What complications could occur?
- Reperfusion injury may cause more damage than the initial ischaemia:
- Neutrophils migrate into the reperfused tissue, causing injury.
- Limb swelling due to increased capillary permeability may cause a compartment syndrome.
- Leakage from damaged cells may cause acidosis and hyperkalaemia (leading to cardiac arrhythmias) and myoglobinaemia (leading to acute tubular necrosis).
- Chronic pain syndromes: acute complete ischaemia can lead to peripheral nerve injury.

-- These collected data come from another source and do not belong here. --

// rrns_fir_top: reconfigurable FIR filter computed in the residue number system.
//
// A TAPS-tap filter y[n] = sum_i h[i]*x[n-i] is evaluated in three
// independent, carry-free channels, one per modulus of {2^n-1, 2^n, 2^n+1}
// (n = N; with N = 8: 255, 256, 257, range M = 16,776,960):
//   1. fwd_conv splits each signed DATA_W-bit sample into its three
//      residues (registered: stage 1);
//   2. three rns_fir_channel instances run the transposed direct-form
//      filter modulo their own modulus (stage 2);
//   3. rev_conv joins the three output residues into a signed 3N-bit
//      result (stage 3).
// Results are exact when the true filter output lies in -M/2 .. M/2-1;
// otherwise the output is the true value wrapped modulo M into that range.
//
// Reconfiguration: a signed COEF_W-bit coefficient written with coef_we at
// tap coef_addr is converted to residues by a second fwd_conv and stored in
// all three channels in the same clock. It applies to every sample whose
// in_valid is high in the same clock as the write or later; because the
// filter is in transposed form, the TAPS-1 outputs after a change still
// contain partial sums made with the old coefficients. After reset every
// coefficient is zero.
//
// Timing: one sample per clock; out_valid/out_data follow in_valid/in_data
// by three clocks. Samples may come with gaps (in_valid low); the filter
// state advances only on valid samples. Synchronous active-low reset.
// The structure (forward conversion, per-modulus transposed-form channels,
// reverse conversion, 64 taps, the moduli set, a 32-bit input word for the
// proposed 2^n+-1 set with n = 8) follows the described filter; the pipeline
// registers and the coefficient write port are this design's choices.
module rrns_fir_top
  import rrns_pkg::*;
#(
  parameter int unsigned N      = 8,
  parameter int unsigned DATA_W = 32,
  parameter int unsigned COEF_W = 32,
  parameter int unsigned TAPS   = 64,
  localparam int unsigned AW    = (TAPS > 1) ? $clog2(TAPS) : 1
) (
  input  logic                  clk,
  input  logic                  rst_n,
  input  logic                  in_valid,
  input  logic signed [DATA_W-1:0] in_data,
  input  logic                  coef_we,
  input  logic [AW-1:0]         coef_addr,
  input  logic signed [COEF_W-1:0] coef_data,
  output logic                  out_valid,
  output logic signed [3*N-1:0] out_data
);
  // stage 1: forward conversion of the sample
  logic [N-1:0] x1_c, x0_c, x1_q, x0_q;
  logic [N:0]   x3_c, x3_q;
  logic         v1_q;

  fwd_conv #(.N(N), .W(DATA_W)) u_fwd_x (.x(in_data), .r1(x1_c), .r0(x0_c), .r3(x3_c));

  always_ff @(posedge clk) begin
    if (!rst_n) begin
      v1_q <= 1'b0;
      x1_q <= '0;
      x0_q <= '0;
      x3_q <= '0;
    end else begin
      v1_q <= in_valid;
      if (in_valid) begin
        x1_q <= x1_c;
        x0_q <= x0_c;
        x3_q <= x3_c;
      end
    end
  end

  // coefficient forward conversion
  logic [N-1:0] h1, h0;
  logic [N:0]   h3;

  fwd_conv #(.N(N), .W(COEF_W)) u_fwd_h (.x(coef_data), .r1(h1), .r0(h0), .r3(h3));

  // stage 2: residue channels
  logic [N-1:0] y1, y0;
  logic [N:0]   y3;
  logic         v2_q;

  rns_fir_channel #(.KIND(CH_M1), .N(N), .TAPS(TAPS)) u_ch_m1 (
    .clk, .rst_n, .en(v1_q), .x(x1_q),
    .coef_we, .coef_addr, .coef(h1), .y(y1));
  rns_fir_channel #(.KIND(CH_M0), .N(N), .TAPS(TAPS)) u_ch_m0 (
    .clk, .rst_n, .en(v1_q), .x(x0_q),
    .coef_we, .coef_addr, .coef(h0), .y(y0));
  rns_fir_channel #(.KIND(CH_P1), .N(N), .TAPS(TAPS)) u_ch_p1 (
    .clk, .rst_n, .en(v1_q), .x(x3_q),
    .coef_we, .coef_addr, .coef(h3), .y(y3));

  always_ff @(posedge clk) begin
    if (!rst_n) v2_q <= 1'b0;
    else        v2_q <= v1_q;
  end

  // stage 3: reverse conversion
  rev_conv #(.N(N)) u_rev (
    .clk, .rst_n, .in_valid(v2_q),
    .r1(y1), .r0(y0), .r3(y3),
    .out_valid, .y(out_data));

endmodule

What is the time-limit for acute ischaemia?
6 hours
What is the prognosis?
Complete acute ischaemia will lead to extensive tissue necrosis within six hours unless the limb is surgically revascularised. The mortality associated with acute ischaemia remains high as thrombosis or embolism is not infrequently a pre-terminal event in patients dying from other causes, such as heart failure. Surgical treatment of acute limb ischaemia, because of related complications, has a 30-day mortality rate of 15% to 25%.
Preventative measures
Long-term anticoagulation for potential causes of thromboembolism.
Primary prevention cardiovascular disease; secondary prevention of cardiovascular disease.